**EXERCISE INSTRUCTIONS**.
Your task is to copy each line of the listing that contains the word "localparam".
DATA SHOWN Block Start
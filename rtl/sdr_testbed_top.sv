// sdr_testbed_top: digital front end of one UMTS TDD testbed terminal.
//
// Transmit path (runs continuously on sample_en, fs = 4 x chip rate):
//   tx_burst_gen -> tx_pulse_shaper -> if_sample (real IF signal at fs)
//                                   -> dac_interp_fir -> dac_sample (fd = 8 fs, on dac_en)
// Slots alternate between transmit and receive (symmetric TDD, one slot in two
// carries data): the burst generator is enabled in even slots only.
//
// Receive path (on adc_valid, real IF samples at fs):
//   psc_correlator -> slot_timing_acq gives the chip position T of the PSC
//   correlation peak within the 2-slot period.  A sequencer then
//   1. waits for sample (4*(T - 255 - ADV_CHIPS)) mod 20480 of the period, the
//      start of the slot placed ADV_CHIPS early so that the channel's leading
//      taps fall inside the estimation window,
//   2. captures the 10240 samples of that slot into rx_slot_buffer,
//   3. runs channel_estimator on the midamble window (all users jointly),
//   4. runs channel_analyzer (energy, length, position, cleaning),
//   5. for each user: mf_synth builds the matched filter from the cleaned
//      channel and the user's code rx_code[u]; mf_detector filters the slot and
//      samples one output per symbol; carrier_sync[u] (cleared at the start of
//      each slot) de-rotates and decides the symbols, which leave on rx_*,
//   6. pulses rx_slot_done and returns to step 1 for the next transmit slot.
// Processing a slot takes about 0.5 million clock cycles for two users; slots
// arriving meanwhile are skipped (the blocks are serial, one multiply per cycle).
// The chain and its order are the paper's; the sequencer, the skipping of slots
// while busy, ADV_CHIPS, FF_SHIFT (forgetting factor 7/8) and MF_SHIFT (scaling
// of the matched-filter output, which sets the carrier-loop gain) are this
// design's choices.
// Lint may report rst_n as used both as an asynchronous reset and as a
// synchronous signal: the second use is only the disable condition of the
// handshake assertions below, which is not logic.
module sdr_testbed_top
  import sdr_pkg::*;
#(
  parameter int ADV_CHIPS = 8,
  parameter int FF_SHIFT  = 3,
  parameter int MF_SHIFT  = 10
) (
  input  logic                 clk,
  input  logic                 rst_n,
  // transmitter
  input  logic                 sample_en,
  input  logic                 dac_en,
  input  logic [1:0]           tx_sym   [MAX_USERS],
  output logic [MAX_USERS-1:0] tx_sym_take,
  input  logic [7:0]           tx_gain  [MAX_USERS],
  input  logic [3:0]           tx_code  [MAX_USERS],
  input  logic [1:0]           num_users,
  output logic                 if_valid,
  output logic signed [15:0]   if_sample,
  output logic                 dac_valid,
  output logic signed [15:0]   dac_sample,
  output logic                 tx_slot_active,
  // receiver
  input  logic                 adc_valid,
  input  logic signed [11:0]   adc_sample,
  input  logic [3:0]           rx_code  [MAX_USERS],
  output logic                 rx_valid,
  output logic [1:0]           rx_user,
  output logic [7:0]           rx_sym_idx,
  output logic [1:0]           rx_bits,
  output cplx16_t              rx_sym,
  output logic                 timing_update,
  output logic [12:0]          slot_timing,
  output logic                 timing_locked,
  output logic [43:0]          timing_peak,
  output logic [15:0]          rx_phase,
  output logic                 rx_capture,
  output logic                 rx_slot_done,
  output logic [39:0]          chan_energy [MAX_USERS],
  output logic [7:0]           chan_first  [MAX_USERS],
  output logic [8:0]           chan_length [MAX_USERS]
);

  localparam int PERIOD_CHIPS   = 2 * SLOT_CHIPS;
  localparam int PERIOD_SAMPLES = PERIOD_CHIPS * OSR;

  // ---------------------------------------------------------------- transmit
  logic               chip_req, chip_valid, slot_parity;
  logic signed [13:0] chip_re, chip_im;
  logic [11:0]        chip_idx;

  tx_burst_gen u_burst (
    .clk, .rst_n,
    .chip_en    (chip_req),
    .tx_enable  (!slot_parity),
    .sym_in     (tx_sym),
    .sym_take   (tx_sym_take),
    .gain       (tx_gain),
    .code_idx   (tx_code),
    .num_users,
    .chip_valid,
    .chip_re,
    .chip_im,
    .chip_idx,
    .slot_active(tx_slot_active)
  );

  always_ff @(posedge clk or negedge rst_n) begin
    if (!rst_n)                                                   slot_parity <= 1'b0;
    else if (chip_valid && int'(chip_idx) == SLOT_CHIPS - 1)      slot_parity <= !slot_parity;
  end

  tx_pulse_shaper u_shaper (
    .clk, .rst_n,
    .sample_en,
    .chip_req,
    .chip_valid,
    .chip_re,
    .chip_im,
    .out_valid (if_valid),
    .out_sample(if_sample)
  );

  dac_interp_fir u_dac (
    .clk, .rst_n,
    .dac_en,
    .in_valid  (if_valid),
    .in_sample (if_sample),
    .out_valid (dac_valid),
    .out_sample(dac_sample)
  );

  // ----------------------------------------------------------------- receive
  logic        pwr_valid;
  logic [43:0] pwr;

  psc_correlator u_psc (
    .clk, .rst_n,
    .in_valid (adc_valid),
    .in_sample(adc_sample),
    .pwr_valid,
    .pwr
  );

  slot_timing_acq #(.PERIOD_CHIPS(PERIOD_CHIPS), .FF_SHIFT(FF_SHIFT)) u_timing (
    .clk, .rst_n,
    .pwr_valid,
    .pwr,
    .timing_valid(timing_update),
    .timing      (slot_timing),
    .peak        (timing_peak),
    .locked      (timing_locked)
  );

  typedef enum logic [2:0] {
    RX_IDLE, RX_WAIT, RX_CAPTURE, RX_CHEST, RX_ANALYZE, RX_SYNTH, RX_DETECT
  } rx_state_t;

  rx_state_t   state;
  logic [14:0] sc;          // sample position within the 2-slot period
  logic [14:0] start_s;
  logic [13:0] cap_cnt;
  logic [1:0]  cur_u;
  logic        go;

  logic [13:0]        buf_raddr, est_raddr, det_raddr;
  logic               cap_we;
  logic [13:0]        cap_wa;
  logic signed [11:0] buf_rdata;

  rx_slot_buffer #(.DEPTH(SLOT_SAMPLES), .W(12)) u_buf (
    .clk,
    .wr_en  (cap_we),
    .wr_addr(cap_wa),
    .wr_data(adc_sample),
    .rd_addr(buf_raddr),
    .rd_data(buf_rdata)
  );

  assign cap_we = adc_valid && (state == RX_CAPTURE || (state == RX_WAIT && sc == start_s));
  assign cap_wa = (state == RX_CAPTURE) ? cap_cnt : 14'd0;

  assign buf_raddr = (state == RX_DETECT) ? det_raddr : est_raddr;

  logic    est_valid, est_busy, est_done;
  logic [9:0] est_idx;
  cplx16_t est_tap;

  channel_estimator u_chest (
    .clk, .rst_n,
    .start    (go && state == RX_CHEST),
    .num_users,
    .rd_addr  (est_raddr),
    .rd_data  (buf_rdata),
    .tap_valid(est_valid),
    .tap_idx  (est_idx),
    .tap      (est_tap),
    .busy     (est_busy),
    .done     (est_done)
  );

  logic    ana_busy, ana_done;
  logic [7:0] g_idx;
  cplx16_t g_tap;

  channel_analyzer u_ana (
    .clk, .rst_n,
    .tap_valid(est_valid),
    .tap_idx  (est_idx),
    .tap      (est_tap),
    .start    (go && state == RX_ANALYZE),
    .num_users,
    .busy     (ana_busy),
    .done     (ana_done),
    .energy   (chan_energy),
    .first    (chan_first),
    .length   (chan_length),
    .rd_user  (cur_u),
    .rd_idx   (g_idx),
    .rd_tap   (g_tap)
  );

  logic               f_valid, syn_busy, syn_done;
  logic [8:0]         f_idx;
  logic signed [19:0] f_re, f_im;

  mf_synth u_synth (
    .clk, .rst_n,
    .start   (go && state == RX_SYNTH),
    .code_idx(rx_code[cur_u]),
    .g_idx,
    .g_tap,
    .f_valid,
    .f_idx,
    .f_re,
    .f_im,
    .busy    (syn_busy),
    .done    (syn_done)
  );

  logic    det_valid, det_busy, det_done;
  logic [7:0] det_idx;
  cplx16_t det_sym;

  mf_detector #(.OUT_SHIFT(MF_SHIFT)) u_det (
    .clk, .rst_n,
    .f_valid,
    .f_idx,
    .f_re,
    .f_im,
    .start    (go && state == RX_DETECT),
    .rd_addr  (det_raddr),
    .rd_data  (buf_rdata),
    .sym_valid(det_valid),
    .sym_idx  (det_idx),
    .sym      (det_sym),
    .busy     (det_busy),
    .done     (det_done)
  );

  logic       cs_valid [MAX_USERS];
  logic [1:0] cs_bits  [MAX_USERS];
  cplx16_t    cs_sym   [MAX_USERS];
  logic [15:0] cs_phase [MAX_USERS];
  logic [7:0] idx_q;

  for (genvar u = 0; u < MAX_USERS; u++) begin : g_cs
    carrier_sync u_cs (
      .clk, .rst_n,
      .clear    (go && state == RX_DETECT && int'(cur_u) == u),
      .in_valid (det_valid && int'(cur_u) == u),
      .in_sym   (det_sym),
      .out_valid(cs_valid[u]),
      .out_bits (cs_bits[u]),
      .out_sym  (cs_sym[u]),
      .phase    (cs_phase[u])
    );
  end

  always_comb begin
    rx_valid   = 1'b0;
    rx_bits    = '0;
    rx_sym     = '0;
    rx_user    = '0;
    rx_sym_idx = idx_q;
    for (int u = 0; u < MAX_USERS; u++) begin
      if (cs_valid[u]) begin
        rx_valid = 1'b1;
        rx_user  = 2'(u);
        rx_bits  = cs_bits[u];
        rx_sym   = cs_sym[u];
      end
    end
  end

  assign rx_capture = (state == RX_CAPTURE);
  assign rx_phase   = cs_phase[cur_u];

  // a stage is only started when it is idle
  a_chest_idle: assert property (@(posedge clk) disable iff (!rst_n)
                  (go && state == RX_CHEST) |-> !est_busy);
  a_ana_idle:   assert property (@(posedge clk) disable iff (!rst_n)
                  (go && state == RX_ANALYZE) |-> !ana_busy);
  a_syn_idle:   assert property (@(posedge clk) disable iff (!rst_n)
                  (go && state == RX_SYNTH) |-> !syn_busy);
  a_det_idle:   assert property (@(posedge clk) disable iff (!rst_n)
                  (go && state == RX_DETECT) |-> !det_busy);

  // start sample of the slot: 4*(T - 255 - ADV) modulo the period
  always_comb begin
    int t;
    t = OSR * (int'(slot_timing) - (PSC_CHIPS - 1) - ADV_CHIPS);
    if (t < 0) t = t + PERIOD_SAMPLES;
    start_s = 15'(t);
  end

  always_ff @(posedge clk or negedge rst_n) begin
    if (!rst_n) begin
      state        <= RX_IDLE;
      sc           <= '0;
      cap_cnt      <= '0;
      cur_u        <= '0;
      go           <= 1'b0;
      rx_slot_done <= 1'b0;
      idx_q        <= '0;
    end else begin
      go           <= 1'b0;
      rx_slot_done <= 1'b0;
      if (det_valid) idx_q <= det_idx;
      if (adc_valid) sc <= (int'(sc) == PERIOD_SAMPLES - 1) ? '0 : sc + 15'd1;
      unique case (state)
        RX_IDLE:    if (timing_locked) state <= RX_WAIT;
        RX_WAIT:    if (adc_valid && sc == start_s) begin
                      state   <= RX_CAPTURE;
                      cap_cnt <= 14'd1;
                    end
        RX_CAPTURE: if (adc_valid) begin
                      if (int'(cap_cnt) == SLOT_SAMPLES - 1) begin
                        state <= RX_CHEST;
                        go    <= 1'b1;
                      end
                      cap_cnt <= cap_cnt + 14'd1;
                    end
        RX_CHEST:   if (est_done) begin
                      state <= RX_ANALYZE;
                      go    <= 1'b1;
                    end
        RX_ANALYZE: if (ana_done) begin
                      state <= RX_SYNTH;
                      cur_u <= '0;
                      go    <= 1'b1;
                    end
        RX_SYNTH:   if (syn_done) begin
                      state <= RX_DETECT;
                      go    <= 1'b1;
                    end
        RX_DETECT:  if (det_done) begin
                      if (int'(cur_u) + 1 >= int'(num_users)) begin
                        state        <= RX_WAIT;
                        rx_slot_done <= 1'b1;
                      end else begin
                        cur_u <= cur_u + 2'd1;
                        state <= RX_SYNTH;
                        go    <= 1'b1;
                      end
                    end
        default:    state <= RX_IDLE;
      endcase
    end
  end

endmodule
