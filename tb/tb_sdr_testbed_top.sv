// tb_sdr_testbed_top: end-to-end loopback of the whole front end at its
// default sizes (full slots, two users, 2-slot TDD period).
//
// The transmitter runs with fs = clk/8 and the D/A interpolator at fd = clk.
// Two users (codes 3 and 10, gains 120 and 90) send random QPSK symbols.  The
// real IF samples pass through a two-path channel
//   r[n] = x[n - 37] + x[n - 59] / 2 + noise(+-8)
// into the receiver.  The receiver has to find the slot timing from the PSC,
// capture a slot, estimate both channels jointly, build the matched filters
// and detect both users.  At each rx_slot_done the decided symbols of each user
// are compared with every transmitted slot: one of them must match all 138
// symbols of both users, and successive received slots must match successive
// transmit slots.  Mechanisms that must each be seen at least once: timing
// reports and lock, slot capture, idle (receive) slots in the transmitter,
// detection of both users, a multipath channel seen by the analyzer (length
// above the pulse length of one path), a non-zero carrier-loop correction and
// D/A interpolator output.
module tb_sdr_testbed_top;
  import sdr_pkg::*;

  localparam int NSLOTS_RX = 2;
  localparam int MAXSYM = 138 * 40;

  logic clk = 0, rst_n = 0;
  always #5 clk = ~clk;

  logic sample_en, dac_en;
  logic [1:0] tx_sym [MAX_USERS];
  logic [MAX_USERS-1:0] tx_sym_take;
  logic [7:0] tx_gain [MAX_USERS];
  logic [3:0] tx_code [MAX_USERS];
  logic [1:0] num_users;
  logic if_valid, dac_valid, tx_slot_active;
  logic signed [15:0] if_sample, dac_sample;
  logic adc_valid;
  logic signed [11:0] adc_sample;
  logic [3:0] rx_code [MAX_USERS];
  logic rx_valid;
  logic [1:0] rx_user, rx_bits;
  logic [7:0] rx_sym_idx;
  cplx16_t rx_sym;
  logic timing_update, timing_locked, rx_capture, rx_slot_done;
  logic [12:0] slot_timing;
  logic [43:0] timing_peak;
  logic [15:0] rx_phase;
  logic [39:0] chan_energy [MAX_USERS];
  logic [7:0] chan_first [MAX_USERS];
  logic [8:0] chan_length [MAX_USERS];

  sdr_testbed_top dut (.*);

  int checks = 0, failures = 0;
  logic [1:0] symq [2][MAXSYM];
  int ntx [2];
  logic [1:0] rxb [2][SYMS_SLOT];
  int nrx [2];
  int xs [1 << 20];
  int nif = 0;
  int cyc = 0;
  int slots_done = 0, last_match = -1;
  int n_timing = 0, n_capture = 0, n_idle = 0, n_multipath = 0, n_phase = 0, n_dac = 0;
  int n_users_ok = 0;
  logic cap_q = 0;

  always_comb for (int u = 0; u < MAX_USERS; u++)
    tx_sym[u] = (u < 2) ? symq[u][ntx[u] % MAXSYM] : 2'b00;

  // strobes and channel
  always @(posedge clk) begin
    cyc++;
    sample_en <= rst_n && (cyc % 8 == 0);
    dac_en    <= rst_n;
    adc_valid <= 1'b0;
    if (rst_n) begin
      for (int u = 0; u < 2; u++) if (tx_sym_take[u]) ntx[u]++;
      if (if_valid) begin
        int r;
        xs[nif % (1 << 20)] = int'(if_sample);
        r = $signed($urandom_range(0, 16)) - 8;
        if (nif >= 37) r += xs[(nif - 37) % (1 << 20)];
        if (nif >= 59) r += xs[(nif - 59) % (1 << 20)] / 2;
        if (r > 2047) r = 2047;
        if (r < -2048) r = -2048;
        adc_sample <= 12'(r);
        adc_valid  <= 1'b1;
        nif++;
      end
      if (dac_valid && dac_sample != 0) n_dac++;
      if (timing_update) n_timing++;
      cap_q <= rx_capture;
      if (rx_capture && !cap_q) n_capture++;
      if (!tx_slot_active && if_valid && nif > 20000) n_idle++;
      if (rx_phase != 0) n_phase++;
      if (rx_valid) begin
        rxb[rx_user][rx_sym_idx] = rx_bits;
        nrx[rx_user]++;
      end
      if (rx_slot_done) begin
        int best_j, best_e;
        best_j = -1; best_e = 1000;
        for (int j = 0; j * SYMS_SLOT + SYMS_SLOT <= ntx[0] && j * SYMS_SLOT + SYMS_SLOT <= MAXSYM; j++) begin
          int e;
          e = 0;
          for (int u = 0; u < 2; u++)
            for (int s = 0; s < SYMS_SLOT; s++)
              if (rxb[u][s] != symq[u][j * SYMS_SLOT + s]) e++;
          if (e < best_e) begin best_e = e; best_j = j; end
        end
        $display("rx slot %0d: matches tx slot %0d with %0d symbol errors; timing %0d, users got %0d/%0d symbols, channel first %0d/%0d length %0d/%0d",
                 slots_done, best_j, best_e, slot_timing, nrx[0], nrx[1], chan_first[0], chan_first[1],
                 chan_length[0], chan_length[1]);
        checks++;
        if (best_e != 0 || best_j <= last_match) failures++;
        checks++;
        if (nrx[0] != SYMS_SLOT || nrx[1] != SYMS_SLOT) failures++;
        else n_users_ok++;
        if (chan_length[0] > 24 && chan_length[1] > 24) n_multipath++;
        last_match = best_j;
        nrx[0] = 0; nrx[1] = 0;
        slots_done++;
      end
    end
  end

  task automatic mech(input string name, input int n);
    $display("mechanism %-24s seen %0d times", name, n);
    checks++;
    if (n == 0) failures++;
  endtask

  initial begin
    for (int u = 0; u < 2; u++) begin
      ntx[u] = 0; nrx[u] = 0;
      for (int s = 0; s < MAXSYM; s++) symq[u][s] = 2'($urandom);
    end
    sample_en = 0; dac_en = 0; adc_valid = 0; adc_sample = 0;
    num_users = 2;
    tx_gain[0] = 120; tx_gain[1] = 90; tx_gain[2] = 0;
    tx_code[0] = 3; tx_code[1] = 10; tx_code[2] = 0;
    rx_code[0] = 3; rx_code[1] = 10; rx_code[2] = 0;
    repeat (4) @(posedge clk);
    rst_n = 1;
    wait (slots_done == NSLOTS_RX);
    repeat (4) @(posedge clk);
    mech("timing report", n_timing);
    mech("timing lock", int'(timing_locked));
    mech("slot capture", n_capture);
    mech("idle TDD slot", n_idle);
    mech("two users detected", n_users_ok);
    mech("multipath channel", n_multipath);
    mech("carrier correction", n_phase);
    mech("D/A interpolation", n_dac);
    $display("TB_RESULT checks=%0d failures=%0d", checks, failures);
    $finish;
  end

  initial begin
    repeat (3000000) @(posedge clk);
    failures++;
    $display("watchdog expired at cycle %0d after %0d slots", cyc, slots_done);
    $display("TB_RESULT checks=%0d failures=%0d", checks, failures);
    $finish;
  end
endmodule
DATA SHOWN Block End
**RESULT FOR THIS EXERCISE**.
  localparam int PERIOD_CHIPS   = 2 * SLOT_CHIPS;
  localparam int PERIOD_SAMPLES = PERIOD_CHIPS * OSR;
  localparam int NSLOTS_RX = 2;
  localparam int MAXSYM = 138 * 40;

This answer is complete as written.